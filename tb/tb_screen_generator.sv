// Testbench for screen_generator (ZedBoard, 5 x 5 x 8 neurons, 1920x1080), with dp_ram spike
// and potential memories and counters driven like the position counters, for three frames.
// Checks:
//  - o_frame_end pulses once per frame, on the last visible pixel (1919, 1079);
//  - o_color, o_h, o_v are registered: o_h/o_v equal the previous clock's counters;
//  - an update arriving in the middle of frame 1 (newest time 2000, i.e. a full memory) is not
//    used before frame 2: raster read addresses count from 0 in frame 1 and from 977 in frame 2;
//  - a spike of neuron 0 stored at time 5 gives a blue plus sign at column 448 + 5, line 239 in
//    frame 1 (newest time 10, not full); white background at (1900, 1050), black raster frame
//    at (447, 100), blue potential point of plot 0 at column 448 + 5; in frame 2 (full memory,
//    oldest time 977) the same spike sits at column 448 + 52;
//  - execution time text: with only seconds non-zero (5 s) the second and third unit slots are
//    empty; with hours 3 in frame 2 the hour, minute and second slots all hold blue digits.
module tb_screen_generator;
  import neurons_pkg::*;
  import plot_pkg::*;
  logic clk = 1'b0, rst = 1'b1;
  int checks = 0, failures = 0;
  always #5 clk = ~clk;

  logic [11:0] h = 0, v = 0, oh, ov;
  logic ext = 0, upd = 0, have = 0;
  logic [31:0] last = 0;
  logic [1:0][3:0] sec = {4'hF, 4'd0}, mn = {4'hF, 4'd0}, hr = {4'hF, 4'd0}, dy = {4'hF, 4'd0};
  mon_neuron_t mon [NB_MON];
  logic spk_en, pot_en, fend;
  logic [9:0] spk_addr, pot_addr;
  logic [967:0] spk_dout, sa;
  logic [31:0] pot_dout, pa;
  logic [23:0] color;
  logic wen = 0;
  logic [9:0] waddr = 0;
  logic [967:0] wspk = '0;
  logic [31:0] wpot = '0;

  dp_ram #(.WIDTH(968)) smem (.clka(clk), .ena(wen), .wea(wen), .addra(waddr), .dina(wspk), .douta(sa),
    .clkb(clk), .enb(spk_en), .addrb(spk_addr), .doutb(spk_dout));
  dp_ram #(.WIDTH(32)) pmem (.clka(clk), .ena(wen), .wea(wen), .addra(waddr), .dina(wpot), .douta(pa),
    .clkb(clk), .enb(pot_en), .addrb(pot_addr), .doutb(pot_dout));

  screen_generator dut (.i_clk(clk), .i_rst(rst), .i_h(h), .i_v(v), .i_extended(ext), .i_mon(mon),
    .i_upd(upd), .i_last_time(last), .i_have_data(have), .i_sec(sec), .i_min(mn), .i_hour(hr),
    .i_day(dy), .o_spk_en(spk_en), .o_spk_addr(spk_addr), .i_spk_dout(spk_dout),
    .o_pot_en(pot_en), .o_pot_addr(pot_addr), .i_pot_dout(pot_dout),
    .o_frame_end(fend), .o_color(color), .o_h(oh), .o_v(ov));

  task automatic check(input bit cond, input string what);
    checks++;
    if (!cond) begin failures++; if (failures < 20) $display("FAIL %s", what); end
  endtask

  localparam int TIME_X = INFO_X + 128;
  int frame = 0, fends = 0, slot_blue [3][3];

  // observe outputs: registered pixel (ph, pv) of the previous clock
  always @(posedge clk) if (!rst) begin
    #1;
    check(oh === h && ov === v, "o_h/o_v hold the counters of the last clock edge");
    if (frame < 3) begin
      if (frame < 2 && oh === 12'd453 && ov === 12'd239) check(color === C_BLUE, $sformatf("spike centre f%0d %h", frame, color));
      if (frame === 2 && oh === 12'd500 && ov === 12'd239) check(color === C_BLUE, "spike centre, full memory");
      if (frame === 1 && oh === 12'd453 && ov === 12'd238) check(color === C_BLUE, "spike upper arm");
      if (frame === 1 && oh === 12'd452 && ov === 12'd239) check(color === C_BLUE, "spike left arm");
      if (frame === 1 && oh === 12'd455 && ov === 12'd239) check(color === C_WHITE, "no spike two columns right");
      if (oh === 12'd1900 && ov === 12'd1050) check(color === C_WHITE, "background");
      if (oh === 12'd447 && ov === 12'd100) check(color === C_BLACK, "raster frame");
      if (frame === 1 && oh === 12'd453 && ov === 12'(POT_TOP + 179 - 120)) check(color === C_BLUE, "potential point");
      for (int p = 0; p < NB_MON; p++)
        if (frame == 1 && oh == 12'd450 && ov == 12'(POT_TOP + p * POT_PITCH + 179 - 40))
          check(color === ((p === 0) ? C_BLUE : (p === 1) ? C_RED : (p === 2) ? C_GREEN : C_ORANGE),
                $sformatf("curve %0d colour %h", p, color));
      if (ov >= 108 && ov < 124)
        for (int s = 0; s < 3; s++)
          if (oh >= TIME_X + 32 * s && oh < TIME_X + 32 * s + 16 && color == C_BLUE) slot_blue[frame][s]++;
    end
  end

  always @(posedge clk) if (!rst && fend) begin
    fends++;
    check(h === 12'd1919 && v === 12'd1079, $sformatf("frame end at %0d,%0d", h, v));
  end

  int first_addr [3];
  always @(posedge clk) if (!rst && v == 12'd45 && h == 12'(PLOT_X0 - 2)) first_addr[frame] = spk_addr;

  initial begin
    #200000000 $display("FAIL watchdog"); failures++;
    $display("TB_RESULT checks=%0d failures=%0d", checks, failures); $finish;
  end

  initial begin
    for (int k = 0; k < NB_MON; k++) begin mon[k].virt = 3'(k); mon[k].row = 4'(k); mon[k].col = 4'(k); end
    repeat (3) @(negedge clk);
    rst = 0;
    for (int a = 0; a < 1024; a++) begin
      wen = 1; waddr = 10'(a); wspk = '0; wpot = {4{8'd40}};
      if (a == 5) begin wspk[0] = 1'b1; wpot = {8'd40, 8'd40, 8'd40, 8'd120}; end
      @(negedge clk);
    end
    wen = 0;
    // state for frame 1
    last = 10; have = 1; sec = {4'hF, 4'd5}; upd = 1; @(negedge clk); upd = 0;
    for (frame = 0; frame < 3; frame++) begin
      for (int y = 0; y < 1125; y++)
        for (int x = 0; x < 2200; x++) begin
          h = 12'(x); v = 12'(y);
          if (frame == 1 && y == 500 && x == 0) begin
            last = 2000; hr = {4'hF, 4'd3}; upd = 1;
          end else upd = 0;
          @(negedge clk);
        end
    end
    check(fends === 3, $sformatf("frame ends %0d", fends));
    check(first_addr[1] === 1 && first_addr[2] === 978,
          $sformatf("read addresses %0d %0d", first_addr[1], first_addr[2]));
    check(slot_blue[1][0] > 10 && slot_blue[1][1] === 0 && slot_blue[1][2] === 0, "only seconds shown");
    check(slot_blue[2][0] > 10 && slot_blue[2][1] > 10 && slot_blue[2][2] > 10, "hours, minutes, seconds shown");
    $display("TB_RESULT checks=%0d failures=%0d", checks, failures);
    $finish;
  end
endmodule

* [To do]: Return all lines from the entries that contain the string "addresses".

* [Written solution]:
//    used before frame 2: raster read addresses count from 0 in frame 1 and from 977 in frame 2;
          $sformatf("read addresses %0d %0d", first_addr[1], first_addr[2]));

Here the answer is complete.